How the mighty have fallen. A brand once synonymous with the word cellphone has become just another product in Microsoft's vast stable.
The process that led to Nokia, once a world leading handset and services business, becoming a segment of Microsoft multi-billion dollar empire will be completed April 25. It began in September 2013 when Microsoft said it would purchase Nokia's devices and services business for $7.2 billion. April 25 will finally see Nokia exit a business it once dominated and mark the end of an era.
Microsoft executive vice president and general counsel Brad Smith announced the closing of the deal in a blog post on Monday. He said the completion of this acquisition follows several months of planning and will mark a key step on Microsoft's journey towards integration.
"This acquisition will help Microsoft accelerate innovation and market adoption for Windows Phones," he said.

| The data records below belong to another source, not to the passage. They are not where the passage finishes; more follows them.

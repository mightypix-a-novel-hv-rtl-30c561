// Shared types and constants of the MightyPix2 digital readout.
//
// A hit leaves the matrix as a 30-bit word {column, row, ToA, ToT}. The readout
// FSM prepends the 2-bit readout-group number, giving the 32-bit word that is
// stored in the FIFOs and cut into 30-bit frame payloads by the gearbox. The
// field widths follow from the matrix size (388 pixels per column, up to 31
// columns per group) and the 12-bit ToA / 4-bit ToT timestamps; the packing
// order is this design's choice.
package mpx_pkg;

  localparam int unsigned TOA_W   = 12;  // 320 MHz ToA, 12.8 us overflow
  localparam int unsigned TOT_W   = 4;   // trailing-edge timestamp
  localparam int unsigned ROW_W   = 9;   // 2 x 194 pixels per column
  localparam int unsigned COL_W   = 5;   // up to 31 columns per group
  localparam int unsigned HIT_W   = COL_W + ROW_W + TOA_W + TOT_W;  // 30
  localparam int unsigned GRP_W   = 2;   // four readout groups
  localparam int unsigned WORD_W  = GRP_W + HIT_W;                  // 32
  localparam int unsigned PAY_W   = 30;  // frame payload
  localparam int unsigned FRAME_W = 32;  // 2-bit header + payload

  typedef struct packed {
    logic [COL_W-1:0] col;
    logic [ROW_W-1:0] row;
    logic [TOA_W-1:0] toa;
    logic [TOT_W-1:0] tot;
  } hit_t;

  typedef struct packed {
    logic [GRP_W-1:0] grp;
    hit_t             hit;
  } word_t;

  // Frame header (sent unscrambled ahead of the 30-bit payload).
  localparam logic [1:0] HDR_DATA = 2'b01;
  localparam logic [1:0] HDR_CTRL = 2'b10;

  // Payloads of control frames.
  localparam logic [PAY_W-1:0] PAY_IDLE = 30'h0F0F_0F0F & 30'h3FFF_FFFF;
  localparam logic [PAY_W-1:0] PAY_SYNC = 30'h2AAA_AAAA & 30'h3FFF_FFFF;

  // Output-link data rate.
  typedef enum logic [1:0] {
    RATE_320  = 2'd0,
    RATE_640  = 2'd1,
    RATE_1280 = 2'd2
  } rate_t;

  // Source selected by the link data multiplexer.
  typedef enum logic [1:0] {
    SRC_DATA = 2'd0,
    SRC_SYNC = 2'd1,
    SRC_PRBS = 2'd2
  } src_t;

  // States of the column-drain readout FSM.
  typedef enum logic [3:0] {
    S_IDLE, S_PD1, S_PD2, S_LDCOL1, S_LDCOL2,
    S_LDPIX1, S_LDPIX2, S_RDCOL1, S_RDCOL2
  } ro_state_t;

  // Control signals from a readout FSM to its matrix group.
  typedef struct packed {
    logic pull_down;
    logic ld_col;
    logic ld_pix;
    logic rd_col;
  } mctrl_t;

  // 2-of-3 majority vote used by the triplicated registers.
  function automatic logic vote(input logic a, input logic b, input logic c);
    return (a & b) | (a & c) | (b & c);
  endfunction

endpackage
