// Testbench for mpx_async_fifo: 106.67 MHz writer, 80 MHz reader, random
// write and read enables. A queue is the reference: every word must arrive
// once, in order; full and empty must never let a word be lost or invented,
// and the FIFO must fill to its depth when the reader stops.
`timescale 1ns/1ps
module tb_mpx_async_fifo;
  int checks = 0, failures = 0;
  logic wclk = 0, rclk = 0, rst_n = 1;
  initial #1 rst_n = 0;  // a falling edge, so that asynchronous resets act
  always #4.6875 wclk = ~wclk;
  always #6.25   rclk = ~rclk;
  logic wr = 0, rd = 0, full, empty;
  logic [31:0] wdata = 0, rdata;
  mpx_async_fifo #(.WIDTH(32), .DEPTH(8)) dut (.wclk, .wrst_n(rst_n), .wr, .wdata, .full,
    .rclk, .rrst_n(rst_n), .rd, .rdata, .empty);

  task automatic check(input bit c, input string msg);
    checks++;
    if (!c) begin failures++; $display("FAIL: %s (t=%0t)", msg, $time); end
  endtask

  logic [31:0] q [$];
  int nwr = 0, nrd = 0, maxfill = 0;
  bit rd_en = 1;
  always @(posedge wclk) if (rst_n) begin
    if (wr && !full) begin q.push_back(wdata); nwr++; end
    if (q.size() > maxfill) maxfill = q.size();
    wr <= ($urandom % 3 != 0) && nwr < 400;
    wdata <= $urandom;
  end
  always @(posedge rclk) if (rst_n) begin
    if (rd && !empty) begin
      check(q.size() > 0, "no word invented");
      if (q.size() > 0) check(rdata == q.pop_front(), "order and content");
      nrd++;
    end
    rd <= rd_en && ($urandom % 2 == 0);
  end

  initial begin
    repeat (3) @(posedge rclk);
    rst_n = 1;
    repeat (300) @(posedge rclk);
    rd_en = 0;
    repeat (60) @(posedge rclk);
    check(maxfill == 8, $sformatf("fills to depth 8 (max %0d)", maxfill));
    rd_en = 1;
    repeat (2000) @(posedge rclk);
    check(nwr == 400 && nrd == 400, $sformatf("all words through (%0d/%0d)", nwr, nrd));
    check(empty, "empty at end");
    $display("TB_RESULT checks=%0d failures=%0d", checks, failures);
    $finish;
  end
  initial begin
    #200us; failures++;
    $display("TB_RESULT checks=%0d failures=%0d", checks, failures);
    $finish;
  end
endmodule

One of the few tweaks to the original deal will see Microsoft manage the Nokia.com domain and social media sites for at least one year. Also, Microsoft will not buy Nokia's Korean manufacturing facility that was part of the original deal.
Microsoft said it would acquire some 32,000 Nokia employees. Among these are 18,000 employees involved in the manufacturing of devices. As part of the deal, Nokia will also transfer of some of its patents to Microsoft.
Former Nokia CEO Stephen Elop now heads Microsoft's Devices and Services unit and reports to Microsoft CEO Satya Nadella.
Nokia's acquisition will accelerate the roll-out of Microsoft's Window Phone operating system for smartphones. Window Phone's share of the global market for smartphone OS' stands at just 3.9 percent. Research firm IDC expects that share to hit seven percent by 2018.
The market share held by Windows Phone competitors, Android and iOS, is expected to fall from 78.9 percent to 76 percent and from 14.9 percent to 14.4 percent, respectively.